Intermittent Network Issue

I have some issues to look at to do with reported network problems. We have had reports of intermittent connection issue between 2 servers when trying to access an Oracle Dbase. And I have been asked to check the hardware to see if it's a server issue or not.

I have done some basic checks using lanadmin to check stats on lan interfaces and linkloop to test the connectivity to the lan on the other server and see no issues. The output from lanadmin -g <lan id> on both servers, on all lans have no errors indicated.

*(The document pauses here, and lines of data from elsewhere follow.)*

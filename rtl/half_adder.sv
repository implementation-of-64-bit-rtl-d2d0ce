// half_adder: one-bit half adder.
//
// s = a xor b (an AOI XOR), c = a & b. It sits in the least significant bit
// of each carry-in-0 ripple adder, where the carry in is known to be zero
// and a full adder would waste gates; that placement is this design's
// choice. Purely combinational, no clock.
module half_adder (
  input  logic a,
  input  logic b,
  output logic s,
  output logic c
);
  xor2_aoi u_xor (.a(a), .b(b), .y(s));
  assign c = a & b;
endmodule
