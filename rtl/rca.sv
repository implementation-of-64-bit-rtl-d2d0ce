// rca: N-bit ripple carry adder with a carry input.
//
// A chain of N full adders; the carry of bit i feeds bit i+1, so the delay
// grows linearly with N. In the square-root carry select adder this is
// group 0: it adds the two least significant bits of the operands and the
// external carry in, and its carry out selects the result of group 1.
// Interface: sum/cout = a + b + cin. Purely combinational, no clock.
module rca #(
  parameter int unsigned N = 2
) (
  input  logic [N-1:0] a,
  input  logic [N-1:0] b,
  input  logic         cin,
  output logic [N-1:0] sum,
  output logic         cout
);
  logic [N:0] c;

  assign c[0] = cin;
  for (genvar i = 0; i < N; i++) begin : g_bit
    full_adder u_fa (.a(a[i]), .b(b[i]), .ci(c[i]), .s(sum[i]), .co(c[i+1]));
  end
  assign cout = c[N];
endmodule
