// tb_rca: checks the ripple carry adder with carry in. The 2-bit default
// (group 0 of the 64-bit adder) and an 8-bit instance are both driven with
// every operand and carry combination and compared with integer addition.
// Combinational; a watchdog ends a hung run.
module tb_rca;
  logic [1:0] a2, b2, s2;
  logic [7:0] a8, b8, s8;
  logic       ci2, co2, ci8, co8;
  int         checks = 0, failures = 0;

  rca            dut2 (.a(a2), .b(b2), .cin(ci2), .sum(s2), .cout(co2));
  rca #(.N(8))   dut8 (.a(a8), .b(b8), .cin(ci8), .sum(s8), .cout(co8));

  initial begin
    #10000000;
    failures++;
    $display("TB_RESULT checks=%0d failures=%0d", checks, failures);
    $finish;
  end

  initial begin
    for (int i = 0; i < 32; i++) begin
      {ci2, a2, b2} = 5'(i);
      #1;
      checks++;
      if ({co2, s2} !== 3'(int'(a2) + int'(b2) + int'(ci2))) begin
        failures++;
        $display("FAIL N=2 %0d+%0d+%0d -> %0d", a2, b2, ci2, {co2, s2});
      end
    end
    for (int i = 0; i < (1 << 17); i++) begin
      {ci8, a8, b8} = 17'(i);
      #1;
      checks++;
      if ({co8, s8} !== 9'(int'(a8) + int'(b8) + int'(ci8))) begin
        failures++;
        if (failures < 10) $display("FAIL N=8 %0d+%0d+%0d -> %0d", a8, b8, ci8, {co8, s8});
      end
    end
    $display("TB_RESULT checks=%0d failures=%0d", checks, failures);
    $finish;
  end
endmodule
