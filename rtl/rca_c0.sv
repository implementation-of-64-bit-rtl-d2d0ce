// rca_c0: N-bit ripple carry adder for a carry input of 0.
//
// Each upper group of the carry select adder computes its slice once, with
// the carry in assumed 0; the BEC then derives the carry-in-1 result from
// it. Since that carry in is a constant, bit 0 is a half adder and bits 1 to
// N-1 are full adders in a ripple chain (the half adder is this design's
// choice). Interface: {cout, sum} = a + b. Purely combinational, no clock.
module rca_c0 #(
  parameter int unsigned N = 5
) (
  input  logic [N-1:0] a,
  input  logic [N-1:0] b,
  output logic [N-1:0] sum,
  output logic         cout
);
  logic [N:0] c;

  half_adder u_ha (.a(a[0]), .b(b[0]), .s(sum[0]), .c(c[1]));
  for (genvar i = 1; i < N; i++) begin : g_bit
    full_adder u_fa (.a(a[i]), .b(b[i]), .ci(c[i]), .s(sum[i]), .co(c[i+1]));
  end
  assign c[0] = 1'b0;
  assign cout = c[N];
endmodule
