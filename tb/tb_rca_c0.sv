// tb_rca_c0: checks the carry-in-0 ripple adder at its 5-bit default and at
// 1 and 10 bits (the narrowest and widest groups of the 64-bit adder),
// exhaustively, against integer addition. Combinational; a watchdog ends a
// hung run.
module tb_rca_c0;
  logic [4:0] a5, b5, s5;
  logic [0:0] a1, b1, s1;
  logic [9:0] a10, b10, s10;
  logic       co5, co1, co10;
  int         checks = 0, failures = 0;

  rca_c0            dut5  (.a(a5),  .b(b5),  .sum(s5),  .cout(co5));
  rca_c0 #(.N(1))   dut1  (.a(a1),  .b(b1),  .sum(s1),  .cout(co1));
  rca_c0 #(.N(10))  dut10 (.a(a10), .b(b10), .sum(s10), .cout(co10));

  initial begin
    #10000000;
    failures++;
    $display("TB_RESULT checks=%0d failures=%0d", checks, failures);
    $finish;
  end

  initial begin
    for (int i = 0; i < (1 << 10); i++) begin
      {a5, b5} = 10'(i);
      {a1, b1} = 2'(i);
      #1;
      checks++;
      if ({co5, s5} !== 6'(int'(a5) + int'(b5))) begin
        failures++;
        if (failures < 10) $display("FAIL N=5 %0d+%0d -> %0d", a5, b5, {co5, s5});
      end
      if (i < 4) begin
        checks++;
        if ({co1, s1} !== 2'(int'(a1) + int'(b1))) begin
          failures++;
          $display("FAIL N=1 %0d+%0d -> %0d", a1, b1, {co1, s1});
        end
      end
    end
    for (int i = 0; i < (1 << 20); i++) begin
      {a10, b10} = 20'(i);
      #1;
      checks++;
      if ({co10, s10} !== 11'(int'(a10) + int'(b10))) begin
        failures++;
        if (failures < 10) $display("FAIL N=10 %0d+%0d -> %0d", a10, b10, {co10, s10});
      end
    end
    $display("TB_RESULT checks=%0d failures=%0d", checks, failures);
    $finish;
  end
endmodule
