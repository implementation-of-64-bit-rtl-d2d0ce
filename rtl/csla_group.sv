// csla_group: one N-bit group of the BEC-based carry select adder.
//
// The group adds its operand slices once, in an N-bit ripple adder with a
// carry in of 0, giving an (N+1)-bit word {carry, sum}. An (N+1)-bit binary
// to excess-1 converter adds one to that word, which is exactly the result
// for a carry in of 1. A (2N+2):(N+1) multiplexer, selected by the carry
// from the group below, passes one of the two words on: its top bit is the
// carry to the next group. The slice addition does not wait for the carry,
// so the carry crosses the group through one 2:1 mux only.
// Interface: {cout, sum} = a + b + cin. Purely combinational, no clock.
module csla_group #(
  parameter int unsigned N = 5
) (
  input  logic [N-1:0] a,
  input  logic [N-1:0] b,
  input  logic         cin,
  output logic [N-1:0] sum,
  output logic         cout
);
  logic [N:0] r0;   // result for carry in 0: {carry, sum}
  logic [N:0] r1;   // result for carry in 1: r0 + 1

  rca_c0 #(.N(N)) u_rca (.a(a), .b(b), .sum(r0[N-1:0]), .cout(r0[N]));
  bec #(.M(N + 1)) u_bec (.b(r0), .x(r1));
  csla_mux #(.W(N + 1)) u_mux (.d0(r0), .d1(r1), .sel(cin), .y({cout, sum}));
endmodule
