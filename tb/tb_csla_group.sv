// tb_csla_group: checks a carry select group. The 5-bit default (12:6 mux)
// and 2- and 8-bit groups are driven with every operand pair and both carry
// in values; {cout, sum} must equal a + b + cin. It also counts how often
// the mux picked the BEC path (cin = 1) and how often the carry-in-1 result
// differed from the carry-in-0 one in the carry bit, and fails if either
// never happened. Combinational; a watchdog ends a hung run.
module tb_csla_group;
  logic [4:0] a5, b5, s5;
  logic [1:0] a2, b2, s2;
  logic [7:0] a8, b8, s8;
  logic       ci5, co5, ci2, co2, ci8, co8;
  int         checks = 0, failures = 0;
  int         n_bec_sel = 0, n_carry_from_bec = 0;

  csla_group           dut5 (.a(a5), .b(b5), .cin(ci5), .sum(s5), .cout(co5));
  csla_group #(.N(2))  dut2 (.a(a2), .b(b2), .cin(ci2), .sum(s2), .cout(co2));
  csla_group #(.N(8))  dut8 (.a(a8), .b(b8), .cin(ci8), .sum(s8), .cout(co8));

  initial begin
    #10000000;
    failures++;
    $display("TB_RESULT checks=%0d failures=%0d", checks, failures);
    $finish;
  end

  initial begin
    for (int i = 0; i < (1 << 11); i++) begin
      {ci5, a5, b5} = 11'(i);
      {ci2, a2, b2} = 5'(i);
      #1;
      checks++;
      if ({co5, s5} !== 6'(int'(a5) + int'(b5) + int'(ci5))) begin
        failures++;
        if (failures < 10) $display("FAIL N=5 %0d+%0d+%0d -> %0d", a5, b5, ci5, {co5, s5});
      end
      if (ci5) n_bec_sel++;
      // carry produced only because of the +1: a+b = 31 exactly
      if (ci5 && co5 && (int'(a5) + int'(b5) == 31)) n_carry_from_bec++;
      if (i < 32) begin
        checks++;
        if ({co2, s2} !== 3'(int'(a2) + int'(b2) + int'(ci2))) begin
          failures++;
          $display("FAIL N=2 %0d+%0d+%0d -> %0d", a2, b2, ci2, {co2, s2});
        end
      end
    end
    for (int i = 0; i < (1 << 17); i++) begin
      {ci8, a8, b8} = 17'(i);
      #1;
      checks++;
      if ({co8, s8} !== 9'(int'(a8) + int'(b8) + int'(ci8))) begin
        failures++;
        if (failures < 10) $display("FAIL N=8 %0d+%0d+%0d -> %0d", a8, b8, ci8, {co8, s8});
      end
    end
    $display("mechanisms: bec_path_selected=%0d carry_created_by_bec=%0d", n_bec_sel, n_carry_from_bec);
    if (n_bec_sel == 0) failures++;
    if (n_carry_from_bec == 0) failures++;
    $display("TB_RESULT checks=%0d failures=%0d", checks, failures);
    $finish;
  end
endmodule
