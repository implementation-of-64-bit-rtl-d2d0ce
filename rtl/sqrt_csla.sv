// sqrt_csla: square-root carry select adder with binary to excess-1
// converters, 64 bits by default.
//
// The operands are cut into groups whose widths grow by one bit per group
// (2,2,3,4,5,6,7,8,9,10,8 for 64 bits; see csla_pkg). Group 0 is a 2-bit
// ripple carry adder that takes the external carry in. Every higher group
// (csla_group) forms its result for a carry in of 0 with a ripple adder and
// its result for a carry in of 1 with a BEC, both before its carry in
// arrives; the carry out of the group below then selects one through the
// group's multiplexer. The carry therefore passes each upper group through
// a single 2:1 mux, while the ripple inside a group, which grows with the
// group's width, overlaps with the carry's travel through the groups below.
// Using a BEC in place of the second (carry-in-1) ripple adder of the
// regular carry select adder is the point of the design: it needs fewer
// gates for the same function.
//
// Interface: {cout, sum} = a + b + cin, unsigned. Purely combinational: no
// clock, no reset, the result settles after the adder's propagation delay.
// WIDTH may be changed (16, 32 and 128 bits partition by the same rule).
module sqrt_csla
  import csla_pkg::*;
#(
  parameter int unsigned WIDTH = 64
) (
  input  logic [WIDTH-1:0] a,
  input  logic [WIDTH-1:0] b,
  input  logic             cin,
  output logic [WIDTH-1:0] sum,
  output logic             cout
);
  localparam int unsigned NG = num_groups(WIDTH);

  // c[g] is the carry into group g; c[NG] is the adder's carry out.
  logic [NG:0] c;

  if (WIDTH < G0_WIDTH) begin : g_bad_width
    $error("sqrt_csla: WIDTH must be at least %0d", G0_WIDTH);
  end

  assign c[0] = cin;

  rca #(.N(group_size(WIDTH, 0))) u_g0 (
    .a   (a[group_size(WIDTH, 0)-1:0]),
    .b   (b[group_size(WIDTH, 0)-1:0]),
    .cin (c[0]),
    .sum (sum[group_size(WIDTH, 0)-1:0]),
    .cout(c[1])
  );

  for (genvar g = 1; g < NG; g++) begin : g_grp
    localparam int unsigned LSB = group_lsb(WIDTH, g);
    localparam int unsigned GW  = group_size(WIDTH, g);
    csla_group #(.N(GW)) u_grp (
      .a   (a[LSB +: GW]),
      .b   (b[LSB +: GW]),
      .cin (c[g]),
      .sum (sum[LSB +: GW]),
      .cout(c[g+1])
    );
  end

  assign cout = c[NG];
endmodule
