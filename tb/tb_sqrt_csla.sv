// tb_sqrt_csla: end-to-end test of the 64-bit square-root carry select
// adder at its default parameters.
//
// Drives hand-picked corner operands (zero, all ones, alternating bits,
// a carry that must ripple through every group) followed by random operand
// pairs whose bits are drawn with varying density, and compares {cout, sum}
// with a 65-bit addition done in the testbench. For each upper group it
// works out, from the operands alone, the carry that arrives at the group's
// mux and counts how often the carry-in-0 (ripple adder) result and the
// carry-in-1 (BEC) result was selected; every group must see both. It also
// counts carry-out overflows and full-length carry propagation, and fails
// if either never occurred. Combinational; a watchdog ends a hung run.
module tb_sqrt_csla;
  import csla_pkg::*;

  localparam int unsigned W  = 64;
  localparam int unsigned NG = num_groups(W);

  logic [W-1:0] a, b, sum;
  logic         cin, cout;
  int           checks = 0, failures = 0;
  int           n_sel0 [NG];
  int           n_sel1 [NG];
  int           n_overflow = 0, n_full_ripple = 0;

  sqrt_csla dut (.a(a), .b(b), .cin(cin), .sum(sum), .cout(cout));

  initial begin
    #100000000;
    failures++;
    $display("TB_RESULT checks=%0d failures=%0d", checks, failures);
    $finish;
  end

  // Apply one vector, check the result and update the mechanism counters.
  task automatic apply(input logic [W-1:0] ta, input logic [W-1:0] tb, input logic tc);
    logic [W:0] expected;
    logic [W:0] low;
    int unsigned lsb;
    bit          all_carry;
    a   = ta;
    b   = tb;
    cin = tc;
    #1;
    expected = {1'b0, ta} + {1'b0, tb} + {{W{1'b0}}, tc};
    checks++;
    if ({cout, sum} !== expected) begin
      failures++;
      if (failures < 10)
        $display("FAIL a=%h b=%h cin=%b -> %b_%h expected %b_%h",
                 ta, tb, tc, cout, sum, expected[W], expected[W-1:0]);
    end
    all_carry = 1'b1;
    for (int unsigned g = 1; g < NG; g++) begin
      lsb = group_lsb(W, g);
      // carry into bit lsb: add the bits below it only
      low = ({1'b0, ta} & ((({{W{1'b0}}, 1'b1}) << lsb) - 1))
          + ({1'b0, tb} & ((({{W{1'b0}}, 1'b1}) << lsb) - 1))
          + {{W{1'b0}}, tc};
      if (low[lsb]) n_sel1[g]++;
      else begin
        n_sel0[g]++;
        all_carry = 1'b0;
      end
    end
    if (expected[W]) n_overflow++;
    // a carry born at bit 0 that reaches the carry out through every group
    if (all_carry && expected[W] && ((ta ^ tb) == '1) && tc) n_full_ripple++;
  endtask

  function automatic logic [W-1:0] rand_word(input int density);
    logic [W-1:0] w;
    for (int i = 0; i < W; i++) w[i] = (($urandom % 8) < density);
    return w;
  endfunction

  initial begin
    foreach (n_sel0[g]) begin
      n_sel0[g] = 0;
      n_sel1[g] = 0;
    end
    // corner cases
    apply('0, '0, 1'b0);
    apply('0, '0, 1'b1);
    apply('1, '0, 1'b1);
    apply('0, '1, 1'b1);
    apply('1, '1, 1'b0);
    apply('1, '1, 1'b1);
    apply({(W/2){2'b01}}, {(W/2){2'b10}}, 1'b1);
    apply({(W/2){2'b01}}, {(W/2){2'b01}}, 1'b0);
    apply({(W/2){2'b10}}, {(W/2){2'b10}}, 1'b1);
    // a carry injected at each group boundary
    for (int unsigned g = 0; g < NG; g++) begin
      apply(~(({{(W-1){1'b0}}, 1'b1} << group_lsb(W, g)) - 1), '0, 1'b0);
      apply({W{1'b1}} >> g, {{(W-1){1'b0}}, 1'b1}, 1'b0);
    end
    // walking ones
    for (int i = 0; i < W; i++) begin
      apply({{(W-1){1'b0}}, 1'b1} << i, ~({{(W-1){1'b0}}, 1'b1} << i), 1'b1);
      apply({{(W-1){1'b0}}, 1'b1} << i, {{(W-1){1'b0}}, 1'b1} << i, 1'b0);
    end
    // random operands with bit densities from sparse to dense
    for (int i = 0; i < 200000; i++)
      apply(rand_word(int'($urandom % 9)), rand_word(int'($urandom % 9)), 1'($urandom));

    for (int unsigned g = 1; g < NG; g++) begin
      $display("group %0d (bits %0d..%0d): rca result selected %0d, bec result selected %0d",
               g, group_lsb(W, g), group_lsb(W, g) + group_size(W, g) - 1, n_sel0[g], n_sel1[g]);
      if (n_sel0[g] == 0 || n_sel1[g] == 0) failures++;
    end
    $display("overflow=%0d full_ripple=%0d", n_overflow, n_full_ripple);
    if (n_overflow == 0) failures++;
    if (n_full_ripple == 0) failures++;
    $display("TB_RESULT checks=%0d failures=%0d", checks, failures);
    $finish;
  end
endmodule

I have asked for specific time when this has happened incase can get anything from historical logs, but in the meantime if anyone has any ideas for checking these intermittent errors or are there other things we can use to monitor network traffic from the servers perspective to try and see if there are issues as the network boys (as normal) say its not there problem......

Any suggestions greatly welcomed on how to prove them wrong.

What kind of issue do you have? packet lost or only no db conectivity?

If the problem is connecting Oracle database, listener is always aswering? What about load average, disk usage etc... just this time?

could you take a look if interface is overloaded?

Tell your networking boys get some use stadistics of ports or even check the physical wire.

When this issue appears, all boxes of this subnet is working fine?

If I have more ideas I will let you know but this is very rare :wink:

To be honest at this stage I am not sure. I am waiting for more specific details of these connection failures. I have check with the DBA boys to make sure the listeners were up and working, and I have check with the network people but typically all you get from them is "It not our problem".....

It's a difficult one because I have ploughed through the system logs to see if I can see anything that stands out as a "failure" of any type and cannot see anything.

Getting things like disk usage at the time is difficult if there is no specific pattern. Maybe will have to do some testing with SAR to log data over a period of days and see what happens.

Other than that I feel like its going to be an argument with the networking boys.. oh what fun.

If you do think of any thing else, all ideas are greatly welcomed in how to find the issue of an intermittent network fault...

Thanks

You may see error counts with netstat . See "man netstat". Unless the counters are zeroised first, the difference over time has more meaning than the actual figures.

netstat -s -p tcp

There is much network statistical information in Oracle table v$systat (notably the SQL*Net statistics). and individual session statistical information from Oracle table v$session against v$sess_io .

Without knowing what physical network joins the two computers we can only guess.

It is imperative that all your network cards and network ports are set consistently and definitely NOT set to auto-negotiate. A server should be cold started if anybody displaces a LAN cable.